→ **What is required**
Search the data for "with". Return each matching line.
**** Information provided ****
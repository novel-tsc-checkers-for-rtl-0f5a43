// Testbench for boselin_checker. Harnesses at (k, r) = (64, 4) (the default),
// (8, 4), (16, 4), (32, 5) and (64, 6) apply code words, words with a wrong
// check symbol and words with a unidirectional error of up to 2^(r-2)+r-2
// bits; see boselin_harness for the expected outputs. Each size must have
// seen every case.
module tb_boselin_checker;

  int checks = 0;
  int failures = 0;

  localparam int NH = 5;
  int   h_checks[NH], h_failures[NH], h_code[NH], h_dbad[NH], h_pair[NH], h_uni[NH];
  logic h_done[NH];

  boselin_harness #(.K(64), .R(4)) h0 (h_checks[0], h_failures[0], h_code[0], h_dbad[0], h_pair[0], h_uni[0], h_done[0]);
  boselin_harness #(.K(8),  .R(4)) h1 (h_checks[1], h_failures[1], h_code[1], h_dbad[1], h_pair[1], h_uni[1], h_done[1]);
  boselin_harness #(.K(16), .R(4)) h2 (h_checks[2], h_failures[2], h_code[2], h_dbad[2], h_pair[2], h_uni[2], h_done[2]);
  boselin_harness #(.K(32), .R(5)) h3 (h_checks[3], h_failures[3], h_code[3], h_dbad[3], h_pair[3], h_uni[3], h_done[3]);
  boselin_harness #(.K(64), .R(6)) h4 (h_checks[4], h_failures[4], h_code[4], h_dbad[4], h_pair[4], h_uni[4], h_done[4]);

  initial begin
    #1000000;
    failures++;
    $display("watchdog expired");
    $display("TB_RESULT checks=%0d failures=%0d", checks, failures);
    $finish;
  end

  initial begin
    #1;  // let every harness clear its done flag first
    for (int h = 0; h < NH; h++) wait (h_done[h]);
    for (int h = 0; h < NH; h++) begin
      checks += h_checks[h];
      failures += h_failures[h];
      checks++;
      if (h_code[h] == 0 || h_dbad[h] == 0 || h_pair[h] == 0 || h_uni[h] == 0) begin
        failures++;
        $display("FAIL harness %0d missed a case: code=%0d dbad=%0d pair=%0d unidir=%0d",
                 h, h_code[h], h_dbad[h], h_pair[h], h_uni[h]);
      end
    end
    $display("TB_RESULT checks=%0d failures=%0d", checks, failures);
    $finish;
  end

endmodule
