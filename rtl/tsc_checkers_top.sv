// Totally self-checking checkers for Bose BUED and Bose-Lin t-UED codes.
//
// Three checkers of the same family stand side by side, each with its own
// input word:
//   * bs_*: single output Bose BUED checker (BOSE_K information bits,
//     BOSE_R check bits) clocked directly by sys_clk, with a double-edge
//     sampling flip-flop on sys_clk_dly;
//   * bd_*: double output Bose BUED checker of the same size;
//   * bl_*: double output Bose-Lin checker (BL_K, BL_R >= 4).
// The two double output checkers share one T flip-flop that divides sys_clk
// by two; its output is brought out as half_clk.
//
// Timing: all checkers are combinational. bs_i/bs_c must be stable for a
// whole sys_clk period; bs_s_lo and bs_s_hi hold the two halves of the last
// period, (0,1) meaning a code word. bd_*/bl_* inputs may change every
// sys_clk cycle; their outputs are complementary for a code word and flip
// with half_clk. sys_clk_dly must lag sys_clk by more than the checker
// delay plus the flop setup time and by less than half a period.
// The checkers and their sizes follow the paper; putting them in one top and
// sharing the T flip-flop is this design's choice.
module tsc_checkers_top #(
  parameter int unsigned BOSE_K = 8,
  parameter int unsigned BOSE_R = 2,
  parameter int unsigned BL_K   = 64,
  parameter int unsigned BL_R   = 4
) (
  input  logic              sys_clk,
  input  logic              sys_clk_dly,
  input  logic              rst_n,
  // single output Bose checker
  input  logic [BOSE_K-1:0] bs_i,
  input  logic [BOSE_R-1:0] bs_c,
  output logic              bs_out,
  output logic              bs_q,
  output logic              bs_s_hi,
  output logic              bs_s_lo,
  // double output Bose checker
  input  logic [BOSE_K-1:0] bd_i,
  input  logic [BOSE_R-1:0] bd_c,
  output logic              bd_out1,
  output logic              bd_out2,
  // double output Bose-Lin checker
  input  logic [BL_K-1:0]   bl_i,
  input  logic [BL_R-1:0]   bl_c,
  output logic [1:0]        bl_z,
  // divided clock of the double output checkers
  output logic              half_clk
);

  bose_checker_single #(.K(BOSE_K), .R(BOSE_R)) u_bs (
    .i  (bs_i),
    .c  (bs_c),
    .clk(sys_clk),
    .out(bs_out)
  );

  det_sampler u_det (
    .clk_dly(sys_clk_dly),
    .d      (bs_out),
    .q      (bs_q),
    .s_hi   (bs_s_hi),
    .s_lo   (bs_s_lo)
  );

  tff_divider u_tff (
    .clk  (sys_clk),
    .rst_n(rst_n),
    .q    (half_clk)
  );

  bose_checker_double #(.K(BOSE_K), .R(BOSE_R)) u_bd (
    .i   (bd_i),
    .c   (bd_c),
    .clk (half_clk),
    .out1(bd_out1),
    .out2(bd_out2)
  );

  boselin_checker #(.K(BL_K), .R(BL_R)) u_bl (
    .i  (bl_i),
    .c  (bl_c),
    .clk(half_clk),
    .z  (bl_z)
  );

endmodule
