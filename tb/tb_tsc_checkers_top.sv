// End-to-end testbench for tsc_checkers_top at its default sizes (Bose
// checkers k=8, r=2; Bose-Lin checker k=64, r=4).
//
// sys_clk has a 10 ns period; sys_clk_dly lags it by 2 ns. A new word goes
// to each checker 0.5 ns after every rising edge of sys_clk, so each word
// sees the high half and then the low half of one period.
//   * single output checker: after the falling edge of sys_clk_dly the
//     sampled pair (s_lo, s_hi) must be (0,1) for a code word, (1,1) for a
//     check symbol that is too large and (0,0) for one that is too small;
//     q must equal s_hi in the high half and s_lo in the low half.
//   * double output checker: (out1, out2) = (!half_clk, half_clk) for a
//     code word, (1,1) or (0,0) otherwise.
//   * Bose-Lin checker: z complementary for a code word and not
//     complementary for a wrong check symbol, for a broken (C_3, C_2) pair
//     and for a unidirectional error of up to 6 bits.
//   * half_clk is 0 in reset and toggles on every sys_clk rising edge.
// Each of these cases is counted and must occur at least once.
module tb_tsc_checkers_top;

  localparam int BK = 8;   // defaults of tsc_checkers_top
  localparam int BR = 2;
  localparam int LK = 64;
  localparam int LR = 4;
  localparam int LT = 2 ** (LR - 2) + LR - 2;  // 6 unidirectional errors
  localparam int CYCLES = 3000;

  logic          sys_clk = 1'b0;
  logic          sys_clk_dly = 1'b0;
  logic          rst_n = 1'b0;
  logic [BK-1:0] bs_i, bd_i;
  logic [BR-1:0] bs_c, bd_c;
  logic          bs_out, bs_q, bs_s_hi, bs_s_lo;
  logic          bd_out1, bd_out2;
  logic [LK-1:0] bl_i;
  logic [LR-1:0] bl_c;
  logic [1:0]    bl_z;
  logic          half_clk;

  tsc_checkers_top dut (.*);

  always #5 sys_clk = ~sys_clk;
  always @(sys_clk) sys_clk_dly <= #2 sys_clk;

  int checks = 0;
  int failures = 0;
  // how often each case happened
  int n_bs_code, n_bs_high, n_bs_low;
  int n_bd_code0, n_bd_code1, n_bd_high, n_bd_low;
  int n_bl_code, n_bl_dbad, n_bl_pair, n_bl_unidir;
  int n_reset, n_toggle;

  initial begin
    #((CYCLES + 50) * 10);
    failures++;
    $display("watchdog expired");
    $display("TB_RESULT checks=%0d failures=%0d", checks, failures);
    $finish;
  end

  task automatic check(input logic ok, input string what);
    checks++;
    if (!ok) begin
      failures++;
      if (failures < 20) $display("FAIL at %0t: %s", $time, what);
    end
  endtask

  function automatic int zeros8(input logic [BK-1:0] v);
    int n = 0;
    for (int b = 0; b < BK; b++) if (!v[b]) n++;
    return n;
  endfunction

  function automatic int zeros64(input logic [LK-1:0] v);
    int n = 0;
    for (int b = 0; b < LK; b++) if (!v[b]) n++;
    return n;
  endfunction

  function automatic logic [LR-1:0] bl_symbol(input logic [LK-1:0] v);
    return LR'((zeros64(v) % (2 ** (LR - 1))) + 2 ** (LR - 2));
  endfunction

  // random word with a zero count spread evenly over 0..n
  function automatic logic [LK-1:0] spread_word(input int n);
    logic [LK-1:0] w;
    int z, cnt, p;
    w = '1;
    z = $urandom_range(n, 0);
    cnt = 0;
    while (cnt < z) begin
      p = $urandom_range(n - 1, 0);
      if (w[p]) begin w[p] = 1'b0; cnt++; end
    end
    return w;
  endfunction

  initial begin
    int bs_kind, bd_kind, bl_kind;   // 0 code word, 1/2 error cases, 3 unidirectional
    int bs_cs, bd_cs;
    logic exp_half;
    bs_i = '1; bs_c = '0; bd_i = '1; bd_c = '0; bl_i = '1; bl_c = bl_symbol('1);
    #23;
    check(half_clk == 1'b0, "half_clk held at 0 in reset");
    n_reset++;
    @(negedge sys_clk);
    rst_n = 1'b1;
    exp_half = 1'b0;
    for (int cyc = 0; cyc < CYCLES; cyc++) begin
      @(posedge sys_clk);
      #0.5;
      exp_half = ~exp_half;
      check(half_clk == exp_half, "half_clk toggles every cycle");
      n_toggle++;

      // single output Bose checker
      bs_i = BK'(spread_word(BK));
      bs_cs = zeros8(bs_i) % (2 ** BR);
      bs_kind = $urandom_range(1, 0);
      if (bs_kind == 0) bs_c = BR'(bs_cs);
      else begin
        int bad;
        do bad = $urandom_range(2 ** BR - 1, 0); while (bad == bs_cs);
        bs_c = BR'(bad);
      end

      // double output Bose checker
      bd_i = BK'(spread_word(BK));
      bd_cs = zeros8(bd_i) % (2 ** BR);
      bd_kind = $urandom_range(1, 0);
      if (bd_kind == 0) bd_c = BR'(bd_cs);
      else begin
        int bad;
        do bad = $urandom_range(2 ** BR - 1, 0); while (bad == bd_cs);
        bd_c = BR'(bad);
      end

      // double output Bose-Lin checker
      bl_i = spread_word(LK);
      bl_c = bl_symbol(bl_i);
      bl_kind = $urandom_range(3, 0);
      if (bl_kind == 1) begin        // wrong D, valid (C_3, C_2) pair
        logic [LR-1:0] good;
        good = bl_c;
        do bl_c = LR'($urandom()); while (bl_c == good || bl_c[LR-1] == bl_c[LR-2]);
      end else if (bl_kind == 2) begin  // (C_3, C_2) not complementary
        bl_c[LR-2] = bl_c[LR-1];
      end else if (bl_kind == 3) begin  // unidirectional error of 1..6 bits
        logic [LK+LR-1:0] w, e;
        int ne, cnt, p;
        logic v;
        w = {bl_c, bl_i};
        e = w;
        v = 1'($urandom());
        ne = $urandom_range(LT, 1);
        cnt = 0;
        for (int tries = 0; cnt < ne && tries < 1000; tries++) begin
          p = $urandom_range(LK + LR - 1, 0);
          if (e[p] == v) begin e[p] = !v; cnt++; end
        end
        if (e == w) bl_kind = 0;
        {bl_c, bl_i} = e;
      end

      // high half of the period
      #1.0;
      check(bd_out1 == bd_out2 ? bd_kind != 0 : bd_kind == 0, "double: pair validity (high half)");
      if (bd_kind == 0) check(bd_out2 == half_clk && bd_out1 == !half_clk, "double: code word value");
      check((bl_z[1] ^ bl_z[0]) == (bl_kind == 0), "Bose-Lin: pair validity");
      #1.0;  // after the rising edge of sys_clk_dly
      check(bs_q == bs_s_hi, "DET q follows the rising-edge sample");

      // low half, after the falling edge of sys_clk_dly
      #5.0;
      check(bs_q == bs_s_lo, "DET q follows the falling-edge sample");
      if (bs_kind == 0) begin
        check(bs_s_lo == 1'b0 && bs_s_hi == 1'b1, "single: code word gives (0,1)");
        n_bs_code++;
      end else if (bs_c > BR'(bs_cs)) begin
        check(bs_s_lo == 1'b1 && bs_s_hi == 1'b1, "single: large check symbol gives (1,1)");
        n_bs_high++;
      end else begin
        check(bs_s_lo == 1'b0 && bs_s_hi == 1'b0, "single: small check symbol gives (0,0)");
        n_bs_low++;
      end
      check(bs_out == 1'b0 ? 1'b1 : bs_kind != 0, "single: live output in low half");

      if (bd_kind == 0) begin
        if (half_clk) n_bd_code1++; else n_bd_code0++;
      end else if (bd_c > BR'(bd_cs)) begin
        check(bd_out1 && bd_out2, "double: large check symbol gives (1,1)");
        n_bd_high++;
      end else begin
        check(!bd_out1 && !bd_out2, "double: small check symbol gives (0,0)");
        n_bd_low++;
      end
      case (bl_kind)
        0: n_bl_code++;
        1: n_bl_dbad++;
        2: n_bl_pair++;
        default: n_bl_unidir++;
      endcase
    end

    $display("cases: single code=%0d high=%0d low=%0d", n_bs_code, n_bs_high, n_bs_low);
    $display("cases: double code(clk=0)=%0d code(clk=1)=%0d high=%0d low=%0d",
             n_bd_code0, n_bd_code1, n_bd_high, n_bd_low);
    $display("cases: Bose-Lin code=%0d wrongD=%0d pair=%0d unidir=%0d",
             n_bl_code, n_bl_dbad, n_bl_pair, n_bl_unidir);
    $display("cases: T flip-flop reset=%0d toggles=%0d", n_reset, n_toggle);
    check(n_bs_code > 0 && n_bs_high > 0 && n_bs_low > 0, "every single-output case seen");
    check(n_bd_code0 > 0 && n_bd_code1 > 0 && n_bd_high > 0 && n_bd_low > 0, "every double-output case seen");
    check(n_bl_code > 0 && n_bl_dbad > 0 && n_bl_pair > 0 && n_bl_unidir > 0, "every Bose-Lin case seen");
    check(n_reset > 0 && n_toggle > 0, "T flip-flop reset and toggle seen");
    $display("TB_RESULT checks=%0d failures=%0d", checks, failures);
    $finish;
  end

endmodule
****
→ **Answer**
// (8, 4), (16, 4), (32, 5) and (64, 6) apply code words, words with a wrong
// check symbol and words with a unidirectional error of up to 2^(r-2)+r-2
// Three checkers of the same family stand side by side, each with its own
//     BOSE_R check bits) clocked directly by sys_clk, with a double-edge
// with half_clk. sys_clk_dly must lag sys_clk by more than the checker
  // random word with a zero count spread evenly over 0..n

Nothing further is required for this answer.